§ **Problem statement**: Determine which lines of the records include the word "their", and copy them.

★ ★ ★ ★

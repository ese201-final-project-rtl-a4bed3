// mux2: 2-to-1 multiplexer of parameterised width.
//
// The datapath uses two of them, both steered by the player select PL: one
// picks the bet switches of the player on turn (input in1 = Bet1 when
// sel = 1, as labelled in the datapath diagram), the other picks that
// player's point register for the adder/subtractor and the test logic.
// Purely combinational.
module mux2 #(
  parameter int W = 8
) (
  input  logic         sel,
  input  logic [W-1:0] in1,   // chosen when sel = 1
  input  logic [W-1:0] in0,   // chosen when sel = 0
  output logic [W-1:0] y
);

  always_comb y = sel ? in1 : in0;

endmodule
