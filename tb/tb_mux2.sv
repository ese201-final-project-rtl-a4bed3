// tb_mux2: self-checking test of the 2-to-1 multiplexer at the widths the
// datapath uses (2-bit bets and 8-bit points), with random inputs.
module tb_mux2;
  logic       sel2, sel8;
  logic [1:0] a1, a0, y2;
  logic [7:0] b1, b0, y8;
  int checks = 0, failures = 0;

  mux2 #(.W(2)) dut_bet    (.sel(sel2), .in1(a1), .in0(a0), .y(y2));
  mux2 #(.W(8)) dut_points (.sel(sel8), .in1(b1), .in0(b0), .y(y8));

  initial begin
    #100000;
    failures++;
    $display("TB_RESULT checks=%0d failures=%0d", checks, failures);
    $finish;
  end

  initial begin
    for (int i = 0; i < 2000; i++) begin
      sel2 = 1'($urandom); sel8 = 1'($urandom);
      a1 = 2'($urandom); a0 = 2'($urandom);
      b1 = 8'($urandom); b0 = 8'($urandom);
      #1;
      checks += 2;
      if (y2 !== (sel2 ? a1 : a0)) begin
        failures++; $display("FAIL bet mux sel=%0b %0d %0d -> %0d", sel2, a1, a0, y2);
      end
      if (y8 !== (sel8 ? b1 : b0)) begin
        failures++; $display("FAIL points mux sel=%0b %0d %0d -> %0d", sel8, b1, b0, y8);
      end
    end
    $display("TB_RESULT checks=%0d failures=%0d", checks, failures);
    $finish;
  end
endmodule
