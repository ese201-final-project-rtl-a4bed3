// point_reg: points register of one player, a parallel-load register.
//
// On the rising clock edge with ld high the register takes d; with ld low
// it holds. So a load signal raised for one clock period changes q at the
// next rising edge, as in the register timing of the game. Reset presets
// the register to INIT, 45 points at the start of every game. The reset is
// synchronous here (the reset button is synchronised before use); that is
// this design's choice.
module point_reg
  import dice_pkg::*;
#(
  parameter points_t INIT = POINTS_INIT
) (
  input  logic    clk,
  input  logic    rst,   // synchronous, active high: load INIT
  input  logic    ld,    // parallel load
  input  points_t d,
  output points_t q
);

  always_ff @(posedge clk) begin
    if (rst)
      q <= INIT;
    else if (ld)
      q <= d;
  end

endmodule
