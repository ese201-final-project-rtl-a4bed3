// tb_point_reg: self-checking test of the point register: preset to 45 by
// reset, load of the parallel input on the rising edge that ends a
// one-clock load pulse (q does not change before that edge), and hold while
// load is low, with random data and load patterns.
module tb_point_reg;
  import dice_pkg::*;
  logic clk = 1'b0, rst = 1'b1, ld = 1'b0;
  points_t d = '0, q;
  int checks = 0, failures = 0;
  points_t ref_q;

  point_reg dut (.clk(clk), .rst(rst), .ld(ld), .d(d), .q(q));

  always #5 clk = ~clk;

  initial begin
    repeat (10000) @(posedge clk);
    failures++;
    $display("TB_RESULT checks=%0d failures=%0d", checks, failures);
    $finish;
  end

  task automatic check(input string what, input points_t exp);
    checks++;
    if (q != exp) begin
      failures++; $display("FAIL %s: q=%0d expected %0d", what, q, exp);
    end
  endtask

  initial begin
    d = 8'sd77;
    ld = 1'b1;                 // load is ignored during reset
    repeat (2) @(posedge clk);
    #1 check("reset preset", 8'sd45);
    rst = 1'b0; ld = 1'b0;
    repeat (3) @(posedge clk);
    #1 check("hold after reset", 8'sd45);
    // one-clock load pulse: q changes only at the edge that ends it
    @(negedge clk);
    ld = 1'b1; d = -8'sd16;
    #1 check("no change while load is high", 8'sd45);
    @(posedge clk);
    #1 check("loaded at edge", -8'sd16);
    ld = 1'b0; d = 8'sd101;
    repeat (2) @(posedge clk);
    #1 check("hold", -8'sd16);
    ref_q = -8'sd16;
    for (int i = 0; i < 2000; i++) begin
      @(negedge clk);
      ld = 1'($urandom);
      d  = points_t'($urandom);
      @(posedge clk);
      #1;
      if (ld) ref_q = d;
      check("random", ref_q);
    end
    rst = 1'b1;
    @(posedge clk);
    #1 check("reset to 45 again", 8'sd45);
    $display("TB_RESULT checks=%0d failures=%0d", checks, failures);
    $finish;
  end
endmodule
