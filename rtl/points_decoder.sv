// points_decoder: shows a two's complement point value on two
// seven-segment digits.
//
// Only two digits are available for a value that can range from -35 to 125
// by the end of a game, so the decimal points carry the rest. The magnitude
// is converted to decimal (hundreds, tens, units) and the last two digits
// are shown, with a blanked leading zero. A value of 100 or more lights the
// tens digit's decimal point (it stands for the hundred); a negative value
// lights the units digit's decimal point, and for -9..-1 the tens digit
// also shows a minus sign. During play (1..89) the display is a plain two
// digit number. How values outside 0..99 are shown is this design's own
// choice. Patterns are active high, bit order {g..a}. Combinational.
module points_decoder
  import dice_pkg::*;
(
  input  points_t points,
  output seg_t    seg_tens,
  output seg_t    seg_units,
  output logic    dp_tens,    // lit: value is 100 or more in magnitude
  output logic    dp_units    // lit: value is negative
);

  logic       neg;
  logic [7:0] mag;
  logic [3:0] hundreds, tens, units;

  always_comb begin
    neg      = points[POINTS_W-1];
    mag      = neg ? 8'(-points) : 8'(points);
    hundreds = 4'(mag / 8'd100);
    tens     = 4'((mag / 8'd10) % 8'd10);
    units    = 4'(mag % 8'd10);
    seg_units = seg7_digit(units);
    if (tens != 4'd0 || hundreds != 4'd0)
      seg_tens = seg7_digit(tens);
    else if (neg)
      seg_tens = SEG_MINUS;
    else
      seg_tens = SEG_BLANK;
    dp_tens  = (hundreds != 4'd0);
    dp_units = neg;
  end

endmodule
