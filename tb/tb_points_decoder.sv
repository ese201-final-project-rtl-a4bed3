// tb_points_decoder: self-checking test of the point display decoder for
// every 8-bit signed value, against the reference of tb_seg_pkg: plain two
// digits for 0..99, a minus sign for -9..-1, units decimal point for any
// negative value and tens decimal point for a magnitude of 100 or more.
module tb_points_decoder;
  import dice_pkg::*;
  import tb_seg_pkg::*;
  points_t pts;
  seg_t    st, su;
  logic    dpt, dpu;
  int checks = 0, failures = 0;

  points_decoder dut (.points(pts), .seg_tens(st), .seg_units(su),
                      .dp_tens(dpt), .dp_units(dpu));

  initial begin
    #100000;
    failures++;
    $display("TB_RESULT checks=%0d failures=%0d", checks, failures);
    $finish;
  end

  initial begin
    for (int v = -128; v < 128; v++) begin
      logic [6:0] et, eu;
      logic edt, edu;
      points_pats(v, et, eu, edt, edu);
      pts = points_t'(v);
      #1;
      checks++;
      if (st != et || su != eu || dpt != edt || dpu != edu) begin
        failures++;
        $display("FAIL points %0d: %b %b %b %b", v, st, su, dpt, dpu);
      end
    end
    $display("TB_RESULT checks=%0d failures=%0d", checks, failures);
    $finish;
  end
endmodule
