// sync2: two-flip-flop synchroniser for W asynchronous inputs.
//
// Push buttons and the reset button change with no relation to the board
// clock; each bit passes through two flip-flops before any logic uses it,
// so the output is the input delayed by two clocks. The flip-flops have no
// reset, which lets the reset button itself be synchronised; their contents
// are flushed within two clocks. Not a debouncer: a bouncing Roll Dice
// button only adds a few counts to a fast counter. This block is this
// design's own addition for safe use of the board inputs.
module sync2 #(
  parameter int W = 1
) (
  input  logic         clk,
  input  logic [W-1:0] d,
  output logic [W-1:0] q
);

  logic [W-1:0] meta;

  always_ff @(posedge clk) begin
    meta <= d;
    q    <= meta;
  end

endmodule
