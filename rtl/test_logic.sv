// test_logic: the status tests the control unit decides on.
//
// TestA classifies the dice sum: 3, 8 or 10 gains points, 4, 6 or 11 loses
// points, any other sum changes nothing. TestB classifies the point register
// of the player on turn (the output of the point multiplexer): 90 or more
// means that player has won, 0 or less that the other player has won. The
// values tested are the game's rules; the two-bit encodings of TestA and
// TestB are this design's own (see dice_pkg). Purely combinational.
module test_logic
  import dice_pkg::*;
(
  input  dice_t          dice,
  input  points_t        points,
  output dice_class_e    test_a,
  output points_status_e test_b
);

  always_comb begin
    unique case (dice)
      4'd3, 4'd8, 4'd10: test_a = DICE_GAIN;
      4'd4, 4'd6, 4'd11: test_a = DICE_LOSS;
      default:           test_a = DICE_NONE;
    endcase

    if (points >= POINTS_WIN)
      test_b = PTS_HIGH;
    else if (points <= POINTS_LOSE)
      test_b = PTS_LOW;
    else
      test_b = PTS_PLAY;
  end

endmodule
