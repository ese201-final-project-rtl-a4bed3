// tb_test_logic: exhaustive self-checking test of the test logic: every
// 4-bit dice value against the lists 3/8/10 and 4/6/11, and every 8-bit
// signed point value against the limits 90 and 0.
module tb_test_logic;
  import dice_pkg::*;
  dice_t          dice;
  points_t        points;
  dice_class_e    ta;
  points_status_e tb_s;
  int checks = 0, failures = 0;
  int gain_list[3] = '{3, 8, 10};
  int loss_list[3] = '{4, 6, 11};

  test_logic dut (.dice(dice), .points(points), .test_a(ta), .test_b(tb_s));

  initial begin
    #100000;
    failures++;
    $display("TB_RESULT checks=%0d failures=%0d", checks, failures);
    $finish;
  end

  initial begin
    points = 8'sd45;
    for (int d = 0; d < 16; d++) begin
      dice_class_e exp;
      exp = DICE_NONE;
      foreach (gain_list[k]) if (gain_list[k] == d) exp = DICE_GAIN;
      foreach (loss_list[k]) if (loss_list[k] == d) exp = DICE_LOSS;
      dice = dice_t'(d);
      #1;
      checks++;
      if (ta != exp) begin
        failures++; $display("FAIL dice %0d class %0d", d, ta);
      end
    end
    for (int v = -128; v < 128; v++) begin
      points_status_e exp;
      exp = (v >= 90) ? PTS_HIGH : (v <= 0) ? PTS_LOW : PTS_PLAY;
      points = points_t'(v);
      #1;
      checks++;
      if (tb_s != exp) begin
        failures++; $display("FAIL points %0d status %0d", v, tb_s);
      end
    end
    $display("TB_RESULT checks=%0d failures=%0d", checks, failures);
    $finish;
  end
endmodule
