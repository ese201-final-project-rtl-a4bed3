// display_unit: the switching circuit that drives four seven-segment
// displays from the dice sum and one player's point register.
//
// The two left displays (digits 3 and 2) show the dice sum, the two right
// ones (digits 1 and 0) the points of the player being shown. That player is
// the one who rolled last: a register takes PL whenever ST is high, so after
// player 1's throw the display keeps player 1's dice and points until
// player 2 starts rolling. The LEDs led_p1/led_p2 say whose values are shown.
// The four displays share their segment lines, so one digit is enabled at a
// time: a two-bit digit counter steps on every scan tick and drives one
// anode and that digit's pattern. Anodes, segments and decimal point are
// active low, as on common-anode boards; the polarity, digit order and scan
// scheme are this design's choices. After reset player 1 is shown and
// digit 0 is lit. Outputs are registered: they change one clock after the
// scan tick, or after the new value arrives.
module display_unit
  import dice_pkg::*;
(
  input  logic       clk,
  input  logic       rst,
  input  logic       scan_tick,   // one-clock enable: next digit
  input  logic       st,          // a roll is in progress
  input  logic       pl,          // player on turn
  input  dice_t      dice,
  input  points_t    points1,
  input  points_t    points2,
  output logic [3:0] an_n,        // digit enables, an_n[3] leftmost
  output seg_t       seg_n,       // segments {g..a}
  output logic       dp_n,        // decimal point
  output logic       led_p1,
  output logic       led_p2
);

  logic    show_pl;
  logic [1:0] digit;
  points_t pts;
  seg_t    dice_t_seg, dice_u_seg, pts_t_seg, pts_u_seg;
  logic    pts_t_dp, pts_u_dp;
  seg_t    seg_sel;
  logic    dp_sel;

  always_ff @(posedge clk) begin
    if (rst)     show_pl <= PL_P1;
    else if (st) show_pl <= pl;
  end

  always_comb pts = (show_pl == PL_P1) ? points1 : points2;

  dice_decoder u_dice_dec (
    .dice      (dice),
    .seg_tens  (dice_t_seg),
    .seg_units (dice_u_seg)
  );

  points_decoder u_pts_dec (
    .points    (pts),
    .seg_tens  (pts_t_seg),
    .seg_units (pts_u_seg),
    .dp_tens   (pts_t_dp),
    .dp_units  (pts_u_dp)
  );

  always_ff @(posedge clk) begin
    if (rst)            digit <= 2'd0;
    else if (scan_tick) digit <= digit + 2'd1;
  end

  always_comb begin
    unique case (digit)
      2'd3:    begin seg_sel = dice_t_seg; dp_sel = 1'b0;     end
      2'd2:    begin seg_sel = dice_u_seg; dp_sel = 1'b0;     end
      2'd1:    begin seg_sel = pts_t_seg;  dp_sel = pts_t_dp; end
      default: begin seg_sel = pts_u_seg;  dp_sel = pts_u_dp; end
    endcase
  end

  always_ff @(posedge clk) begin
    if (rst) begin
      an_n  <= 4'b1111;
      seg_n <= '1;
      dp_n  <= 1'b1;
    end else begin
      an_n  <= ~(4'b0001 << digit);
      seg_n <= ~seg_sel;
      dp_n  <= ~dp_sel;
    end
  end

  always_comb begin
    led_p1 = (show_pl == PL_P1);
    led_p2 = (show_pl == PL_P2);
  end

endmodule
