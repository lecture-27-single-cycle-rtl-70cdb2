// Single-cycle datapath for addu, subu, ori, lw, sw and beq.
//
// Every instruction completes in one clock cycle. During the cycle the
// instruction word is fetched at the PC, its rs and rt fields read two
// registers onto busA and busB, the extender widens imm16, the ALU works on
// busA and either busB or the extended immediate (ALUSrc), the data memory
// is read at the ALU result, and the MemtoReg multiplexer chooses the ALU
// result or the memory word as busW. On the rising edge that ends the cycle
// the register file (register rd or rt, by RegDst), the data memory (sw) and
// the PC all update at once.
//
//   addu/subu: R[rd] = R[rs] op R[rt]
//   ori:       R[rt] = R[rs] | ZeroExt(imm16)
//   lw:        R[rt] = Mem[R[rs] + SignExt(imm16)]
//   sw:        Mem[R[rs] + SignExt(imm16)] = R[rt]
//   beq:       if (R[rs] == R[rt]) PC = PC + 4 + SignExt(imm16)*4
//
// Ports: the control bundle in; the instruction word and the Equal
// condition out to the control; PC, the data memory write signals and the
// instruction memory load port for observation and program loading.
// The structure and the multiplexer input numbering follow the original
// single-cycle datapath description; widths of the load and observation ports are this
// design's choice.
module mips_datapath
  import mips_pkg::*;
#(
  parameter int unsigned IMEM_DEPTH = 256,
  parameter int unsigned DMEM_DEPTH = 256
) (
  input  logic        clk,
  input  logic        rst,
  input  ctrl_t       ctrl,
  output logic [31:0] instr,
  output logic        equal,
  output logic [31:0] pc,
  input  logic        dmp,
  output logic        dmem_we,
  output logic [31:0] dmem_adr,
  output logic [31:0] dmem_wdata,
  input  logic        load_we,
  input  logic [31:0] load_adr,
  input  logic [31:0] load_data
);

  rtype_t      f;
  logic [4:0]  rw;
  logic [31:0] bus_a, bus_b, bus_w;
  logic [31:0] ext_imm, alu_b, alu_result, mem_out;

  always_comb f = rtype_t'(instr);

  ifetch #(.IMEM_DEPTH(IMEM_DEPTH)) u_ifetch (
    .clk(clk), .rst(rst), .npc_sel(ctrl.npc_sel), .imm16(instr[15:0]),
    .pc(pc), .instr(instr),
    .load_we(load_we), .load_adr(load_adr), .load_data(load_data)
  );

  // RegDst: 1 selects rd, 0 selects rt
  mux2 #(.W(5)) u_mux_regdst (.sel(ctrl.reg_dst), .in0(f.rt), .in1(f.rd), .y(rw));

  regfile u_rf (
    .clk(clk), .we(ctrl.reg_wr), .dmp(dmp), .rw(rw), .bus_w(bus_w),
    .ra(f.rs), .bus_a(bus_a), .rb(f.rt), .bus_b(bus_b)
  );

  extender u_ext (.ext_op(ctrl.ext_op), .imm16(instr[15:0]), .ext(ext_imm));

  // ALUSrc: 0 selects busB, 1 the extended immediate
  mux2 #(.W(32)) u_mux_alusrc (.sel(ctrl.alu_src), .in0(bus_b), .in1(ext_imm), .y(alu_b));

  alu u_alu (.alu_ctr(ctrl.alu_ctr), .a(bus_a), .b(alu_b), .result(alu_result), .equal(equal));

  dmem #(.DEPTH(DMEM_DEPTH)) u_dmem (
    .clk(clk), .wr_en(ctrl.mem_wr), .adr(alu_result), .data_in(bus_b), .data_out(mem_out)
  );

  // MemtoReg: 0 selects the ALU result, 1 the data memory output
  mux2 #(.W(32)) u_mux_memtoreg (.sel(ctrl.mem_to_reg), .in0(alu_result), .in1(mem_out), .y(bus_w));

  always_comb begin
    dmem_we    = ctrl.mem_wr;
    dmem_adr   = alu_result;
    dmem_wdata = bus_b;
  end

endmodule
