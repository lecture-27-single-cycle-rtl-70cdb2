// Self-checking testbench of the datapath on its own. The control points
// come from a decode table in this testbench, written from the register
// transfers of each instruction, so the datapath is checked without the
// control module. A generated program is run against the instruction-level
// reference model: PC every cycle, register file and memory window at the
// end, and the Equal condition on every beq.
module tb_mips_datapath;
  import mips_pkg::*;
  import mips_asm_pkg::*;

  logic        clk = 1'b0, rst, load_we, dmp, equal;
  logic [31:0] load_adr, load_data, pc, instr, dmem_adr, dmem_wdata;
  logic        dmem_we;
  ctrl_t       ctrl;
  logic [31:0] prog [256];
  state_t      model;
  events_t     ev;
  int checks = 0, failures = 0, n_beq = 0;

  mips_datapath dut (
    .clk(clk), .rst(rst), .ctrl(ctrl), .instr(instr), .equal(equal), .pc(pc), .dmp(dmp),
    .dmem_we(dmem_we), .dmem_adr(dmem_adr), .dmem_wdata(dmem_wdata),
    .load_we(load_we), .load_adr(load_adr), .load_data(load_data)
  );

  always #5 clk = ~clk;

  // Decode table of the testbench
  always_comb begin
    logic [5:0] op, fn;
    op = instr[31:26]; fn = instr[5:0];
    ctrl = '{npc_sel: 1'b0, reg_wr: 1'b0, reg_dst: 1'b0, ext_op: EXT_ZERO,
             alu_src: 1'b0, alu_ctr: ALU_ADD, mem_wr: 1'b0, mem_to_reg: 1'b0};
    if (op == 6'h00 && fn == 6'h21) begin ctrl.reg_wr = 1; ctrl.reg_dst = 1; end
    if (op == 6'h00 && fn == 6'h23) begin ctrl.reg_wr = 1; ctrl.reg_dst = 1; ctrl.alu_ctr = ALU_SUB; end
    if (op == 6'h0d) begin ctrl.reg_wr = 1; ctrl.alu_src = 1; ctrl.alu_ctr = ALU_OR; end
    if (op == 6'h23) begin ctrl.reg_wr = 1; ctrl.alu_src = 1; ctrl.ext_op = EXT_SIGN; ctrl.mem_to_reg = 1; end
    if (op == 6'h2b) begin ctrl.mem_wr = 1; ctrl.alu_src = 1; ctrl.ext_op = EXT_SIGN; end
    if (op == 6'h04) begin ctrl.alu_ctr = ALU_SUB; ctrl.npc_sel = equal; end
  end

  task automatic fail(input string msg);
    failures++;
    if (failures < 20) $display("FAIL %s", msg);
  endtask

  initial begin
    #5000000;
    failures++;
    $display("TB_RESULT checks=%0d failures=%0d", checks, failures);
    $finish;
  end

  initial begin
    int halt, steps;
    rst = 1'b1; load_we = 1'b0; load_adr = '0; load_data = '0; dmp = 1'b0;
    for (int i = 0; i < 32; i++) model.r[i] = '0;
    for (int i = 0; i < 256; i++) model.m[i] = '0;
    halt = gen_program(prog, 200);
    for (int i = 0; i < 256; i++) begin
      @(negedge clk); load_we = 1'b1; load_adr = 32'(i) * 4; load_data = prog[i];
    end
    @(negedge clk); load_we = 1'b0;
    @(negedge clk); rst = 1'b0;
    model.pc = 0;
    steps = 0;
    while (model.pc != 32'(halt) && steps < 1000) begin
      logic [31:0] cur;
      cur = prog[model.pc[9:2]];
      checks++;
      if (pc !== model.pc) begin fail($sformatf("pc=%h expected %h", pc, model.pc)); break; end
      if (cur[31:26] == 6'h04) begin
        n_beq++;
        checks++;
        if (equal !== (model.r[cur[25:21]] == model.r[cur[20:16]])) fail($sformatf("Equal at %h", pc));
      end
      ev = step(model, cur);
      @(negedge clk);
      steps++;
    end
    checks++;
    if (pc !== 32'(halt)) fail("halt not reached");
    for (int r = 1; r < 32; r++) begin
      checks++;
      if (dut.u_rf.regs[r] !== model.r[r]) fail($sformatf("R%0d=%h expected %h", r, dut.u_rf.regs[r], model.r[r]));
    end
    for (int w = 112; w < 144; w++) begin
      checks++;
      if (dut.u_dmem.mem[w] !== model.m[w]) fail($sformatf("M[%0d]=%h expected %h", w, dut.u_dmem.mem[w], model.m[w]));
    end
    checks++;
    if (n_beq == 0) fail("no beq executed");
    $display("%0d instructions, %0d beq", steps, n_beq);
    $display("TB_RESULT checks=%0d failures=%0d", checks, failures);
    $finish;
  end
endmodule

★ ★ ★ ★

§ **Answer to this exercise**:
// reset, which lets the reset button itself be synchronised; their contents
// The four displays share their segment lines, so one digit is enabled at a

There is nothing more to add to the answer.